Alexandre Cazac tombe alors, magie heureuse des réseaux sociaux, sur un post, Instagram, Facebook ou autre, d’Étienne Blanchot, fondateur du festival Ideal Trouble et ancien éminent programmateur de Villette Sonique, un post dans lequel il relaie le travail de cette allemande qui fabrique des masques colorés mais effrayants comme d’autres passent, lors d’un sommeil profond, du rêve apaisé au cauchemar bouleversant. Pendant dix ans, et alors qu’il pensait la programmation du festival le plus exigeant et audacieux de la dernière décennie à Paris, Étienne se devait de songer, en même temps qu’aux musiciens qu’il allait pouvoir convier, aux visuels et aux illustrateurs qui allaient pouvoir l’illustrer, cette programmation bizarre et jubilatoire de Villette Sonique, et s’efforçait ainsi à garder un œil très attentif, aussi, à ce que le monde avait à proposer d’un point de vue visuel.

Pour Alexandre, pas maladroit non plus pour associer les artistes de son label et les travaux d’autres (c’est lui qui, à titre d’exemple, avait suggéré à Carl Craig la photo originale sur laquelle s’est ensuite basé Matthieu Bourel pour illustrer le disque Versus), c’est l’évidence : le travail de Judas collera idéalement avec celui de Deena. Les deux filles, bientôt, croiseront leur route, et l’Allemande photographiera la Tunisienne, qui se retrouvera alors cette fois masquée (car c’est bien Deena que l’on doit reconnaître sous le masque) par une cagoule laineuse rouge et orangée, volontairement filée, avec uniquement quelques trous pour pouvoir permettre la respiration.

« J’ai envie d’exprimer des choses à la fois séduisantes et effrayantes, puissantes et sombres »

Judas Companion, pour InFiné : « Avec mon travail, j’ai envie d’exprimer des choses à la fois séduisantes et effrayantes, puissantes et sombres. Une œuvre d’art, je crois que c’est ça : exprimer des idées, des émotions, des concepts, des constitutions qui ne sont pas évidentes et qui font partie de notre vie quotidienne normale (…) Deena et moi nous rencontrons au moment où nous voulons exprimer cette perturbation que nous voyons dans ce monde. »
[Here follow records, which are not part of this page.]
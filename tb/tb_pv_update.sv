// tb_pv_update -- self-checking test of the probabilistic-vector update.
//
// Uses a reduced vector of 128 genes (4 chromosome words) held in
// behavioural memories with one clock of read latency. For random vectors,
// chromosomes, winners, step sizes and margins it runs one pass and
// compares the whole vector with the reference rule: genes equal -> no
// change; winner gene 1 -> P + step limited to 65535 - d, only if
// P < 65535 - d; winner gene 0 -> P - step limited to d, only if P > d.
// Also checks the pass length (2 clocks per gene plus 4 per differing
// gene), the done pulse and the count of margin-blocked updates.
module tb_pv_update;
  import ehw_pkg::*;
  localparam int N = 128;
  logic clk = 1'b0, rst, start, winner_b, busy, done, clamp_hit, pv_we;
  logic [15:0] step, margin, pv_wdata, pv_rdata;
  logic [6:0]  pv_addr;
  logic [1:0]  chrom_addr;
  logic [31:0] chrom_a, chrom_b;
  logic [15:0] pv [N], exp_pv [N];
  logic [31:0] ca [4], cb [4];
  int checks = 0, failures = 0, clamps = 0;

  pv_update #(.NGENES(N)) dut (.clk, .rst, .start, .winner_b, .step, .margin, .busy, .done,
    .clamp_hit, .pv_addr, .pv_we, .pv_wdata, .pv_rdata, .chrom_addr, .chrom_a, .chrom_b);

  always #5 clk = ~clk;
  always_ff @(posedge clk) begin
    pv_rdata <= pv[pv_addr];
    if (pv_we) pv[pv_addr] <= pv_wdata;
    chrom_a  <= ca[chrom_addr];
    chrom_b  <= cb[chrom_addr];
    if (clamp_hit) clamps <= clamps + 1;
  end

  initial begin
    repeat (500000) @(posedge clk);
    failures++;
    $display("TB_RESULT checks=%0d failures=%0d", checks, failures);
    $finish;
  end

  initial begin
    int lat, ndiff, exp_clamps;
    logic w, l;
    logic [15:0] hi, lo;
    rst = 1; start = 0; winner_b = 0; step = 16'h0400; margin = 16'h07AE;
    repeat (2) @(negedge clk); rst = 0;
    for (int run = 0; run < 60; run++) begin
      winner_b = 1'($urandom());
      step     = (run < 20) ? 16'h0400 : 16'($urandom_range(1, 16'h3000));
      margin   = (run < 20) ? 16'h07AE : 16'($urandom_range(0, 16'h2000));
      hi = 16'hFFFF - margin; lo = margin;
      for (int w4 = 0; w4 < 4; w4++) begin ca[w4] = $urandom(); cb[w4] = $urandom(); end
      for (int i = 0; i < N; i++) begin
        // mix of values near the margins and anywhere
        int sel;
        sel = $urandom_range(0, 3);
        if (sel == 0)      pv[i] = hi - 16'($urandom_range(0, 600));
        else if (sel == 1) pv[i] = lo + 16'($urandom_range(0, 600));
        else               pv[i] = 16'($urandom());
      end
      ndiff = 0; exp_clamps = clamps;
      for (int i = 0; i < N; i++) begin
        logic ga, gb;
        int   t;
        ga = ca[i/32][i%32]; gb = cb[i/32][i%32];
        w  = winner_b ? gb : ga; l = winner_b ? ga : gb;
        exp_pv[i] = pv[i];
        if (w != l) begin
          ndiff++;
          if (w) begin
            if (pv[i] < hi) begin
              t = int'(pv[i]) + int'(step);
              exp_pv[i] = (t > int'(hi)) ? hi : 16'(t);
            end else exp_clamps++;
          end else begin
            if (pv[i] > lo) begin
              t = int'(pv[i]) - int'(step);
              exp_pv[i] = (t < int'(lo)) ? lo : 16'(t);
            end else exp_clamps++;
          end
        end
      end
      start = 1; @(negedge clk); start = 0;
      lat = 1;
      while (!done && lat < 5000) begin @(negedge clk); lat++; end
      checks++;
      if (lat != 2 * N + 4 * ndiff + 1) begin
        failures++; $display("FAIL pass length %0d, expected %0d", lat, 2 * N + 4 * ndiff + 1);
      end
      @(negedge clk);
      checks++;
      if (busy) begin failures++; $display("FAIL still busy"); end
      for (int i = 0; i < N; i++) begin
        checks++;
        if (pv[i] !== exp_pv[i]) begin
          failures++;
          $display("FAIL run %0d gene %0d: got %04h expected %04h", run, i, pv[i], exp_pv[i]);
        end
      end
      checks++;
      if (clamps != exp_clamps) begin
        failures++; $display("FAIL clamp count %0d expected %0d", clamps, exp_clamps);
      end
    end
    $display("TB_RESULT checks=%0d failures=%0d", checks, failures);
    $finish;
  end
endmodule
Deena, rencontrée à Paris, assure pour sa part qu’elle ne portera pas ce masque sur scène. Peu pratique pour jouer, et surtout…ça gratte beaucoup. Fascinée par le travail de la Berlinoise, mais étrangère, malgré la proximité des deux travaux, à ce visuel de Liars qu’on lui montre alors (l’identité visuelle de l’album Mess était alors proposée par le designer Julian Gross), elle rebondit, aussi, sur cette idée de luminosité que suggère le visuel malgré le caractère viscéralement inquiétant du sujet : « Dans le brief que j’ai envoyé à Deena après qu’InFiné nous ait mis en contact, j’ai parlé à Judas de la manière dont on pouvait cacher une catastrophe, mais avec de la beauté. Nous avons parlé, de couleurs, aussi, qui me permettent de compenser le côté sombre qu’évoque parfois l’album… »
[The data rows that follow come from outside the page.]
// ehw_individual -- the 8-bit data-path evolvable individual.
//
// Thirty-two ehw_cell instances are arranged as four columns of eight cells.
// Column 0 reads the primary input word, each later column reads the eight
// state bits of the column before it, and the eight cells of column 3 form
// the output word. The routing is fixed (it is not evolved): within a
// column, cells in rows 0, 2, 4, 6 take the four least significant bits of
// the previous word and cells in rows 1, 3, 5, 7 the four most significant
// bits. Row r of a column produces bit r of that column's word. Cell
// c = 8*column + row uses chromosome bits [32c+31 : 32c], so the whole
// individual is described by 1024 genes.
//
// The LUT contents are held in a configuration register file that is
// written one cell (32 bits) at a time through `cfg_we/cfg_cell/cfg_data`.
// On the FPGA this is the LUT configuration memory reached through the
// internal configuration port; here it is ordinary registers.
//
// Timing: every enabled clock moves all 32 flip-flops at once, so a value
// at `din` reaches `dout` after four enabled clocks. `clr` resets all cell
// states.
module ehw_individual
  import ehw_pkg::*;
#(
  parameter int unsigned COLS = 4,
  parameter int unsigned ROWS = DATA_W
) (
  input  logic                     clk,
  input  logic                     rst,
  input  logic                     clr,
  input  logic                     ce,
  input  logic [ROWS-1:0]          din,
  output logic [ROWS-1:0]          dout,
  // configuration (deployment) port
  input  logic                     cfg_we,
  input  logic [$clog2(COLS*ROWS)-1:0] cfg_cell,
  input  logic [31:0]              cfg_data
);

  localparam int unsigned NCELL = COLS * ROWS;
  localparam int unsigned HALF  = ROWS / 2;

  logic [31:0]     cfg_mem [NCELL];
  logic [ROWS-1:0] col_q   [COLS];

  always_ff @(posedge clk) begin
    if (rst) begin
      for (int c = 0; c < NCELL; c++) cfg_mem[c] <= '0;
    end else if (cfg_we) begin
      cfg_mem[cfg_cell] <= cfg_data;
    end
  end

  for (genvar col = 0; col < COLS; col++) begin : g_col
    logic [ROWS-1:0] src;
    if (col == 0) begin : g_first
      assign src = din;
    end else begin : g_next
      assign src = col_q[col-1];
    end
    for (genvar row = 0; row < ROWS; row++) begin : g_row
      logic [3:0] cin;
      if (row % 2 == 0) begin : g_lo
        assign cin = src[HALF-1:0];
      end else begin : g_hi
        assign cin = src[ROWS-1:HALF];
      end
      ehw_cell u_cell (
        .clk  (clk),
        .rst  (rst),
        .clr  (clr),
        .ce   (ce),
        .luts (cfg_mem[col*ROWS + row]),
        .in   (cin),
        .q    (col_q[col][row])
      );
    end
  end

  assign dout = col_q[COLS-1];

endmodule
Liars x Julian Gross – Mess

À l’intérieur du vinyle, on trouve aussi le travail de Nidhal Chamekh, un artiste tunisien qui vit et travaille entre Tunis et Paris, et qui propose, pour sa part, la transformation d’un os humain…en fusil, puis en matraque ! Une manière nouvelle d’illustrer le caractère inavouable mais évident de certains éléments (l’idée de « Khonnar », toujours, qui indique ici que l’humain peut se transformer en arme potentielle contre son prochain), et aussi, d’affirmer le caractère éminemment politique d’un disque (de la musique électronique jouée par une femme en Tunisie, c’est forcément politique) qui prend des risques et qui dénonce, par exemple via le morceau « Fdhiha », les humiliations que fait subir la police à « une jeunesse festive ». De la nécessité, en Tunisie comme ailleurs, de bien penser à sortit couvert…
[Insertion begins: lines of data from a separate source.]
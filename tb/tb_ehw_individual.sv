// tb_ehw_individual -- self-checking test of the 32-cell individual.
//
// Loads random chromosomes through the configuration port, clears the cell
// states, applies an input word for four enabled clocks and compares the
// output word with the reference model of ehw_ref_pkg (four synchronous
// column updates with the fixed nibble routing). Also checks the output
// after 1..3 clocks, which exercises the column-by-column propagation.
module tb_ehw_individual;
  import ehw_ref_pkg::*;
  logic clk = 1'b0, rst, clr, ce, cfg_we;
  logic [7:0]  din, dout;
  logic [4:0]  cfg_cell;
  logic [31:0] cfg_data;
  logic [31:0] chrom [32];
  int checks = 0, failures = 0;

  ehw_individual dut (.clk, .rst, .clr, .ce, .din, .dout, .cfg_we, .cfg_cell, .cfg_data);

  always #5 clk = ~clk;

  initial begin
    repeat (200000) @(posedge clk);
    failures++;
    $display("TB_RESULT checks=%0d failures=%0d", checks, failures);
    $finish;
  end

  initial begin
    rst = 1; clr = 0; ce = 0; din = '0; cfg_we = 0; cfg_cell = '0; cfg_data = '0;
    repeat (2) @(negedge clk);
    rst = 0;
    for (int trial = 0; trial < 40; trial++) begin
      for (int c = 0; c < 32; c++) chrom[c] = $urandom();
      for (int c = 0; c < 32; c++) begin
        cfg_we = 1; cfg_cell = 5'(c); cfg_data = chrom[c];
        @(negedge clk);
      end
      cfg_we = 0;
      for (int v = 0; v < 16; v++) begin
        int n;
        din = 8'($urandom());
        n   = (v < 12) ? 4 : 1 + (v % 3);
        clr = 1; @(negedge clk); clr = 0;
        ce = 1; repeat (n) @(negedge clk); ce = 0;
        checks++;
        if (dout !== ind_eval(chrom, din, n)) begin
          failures++;
          $display("FAIL trial %0d din %02h clocks %0d: got %02h expected %02h",
                   trial, din, n, dout, ind_eval(chrom, din, n));
        end
      end
    end
    $display("TB_RESULT checks=%0d failures=%0d", checks, failures);
    $finish;
  end
endmodule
Deena Abdelwahed x Nidhal Chamekh – Khonnar

Le son

Enfant d’internet, la tunisienne Deena Abdelwahed a découvert la  breakdance, la house de Chicago et le footwork avant de proposer sa version, dansante quoique sombre, d’une techno à laquelle elle ajoute quelques sonorités puisées dans les origines du pays qui l’a vu naître. Sur le morceau « Saratan », elle revisite ainsi d’anciennes cérémonies sacrées, et utilise aussi ses cordes vocales afin d’ajouter un côté organique à un album qui ne manque pas d’impact. Sur Khonnar, Deena parle d’elle, mais aussi des autres, et de ceux, qui en Tunisie ou ailleurs, tentent de s’exprimer au sein d’un monde qui a tendance à vouloir couper la parole à ceux qui incarnent les minorités. Une parole qui se fait, grâce à un premier disque réussi, absolument essentielle.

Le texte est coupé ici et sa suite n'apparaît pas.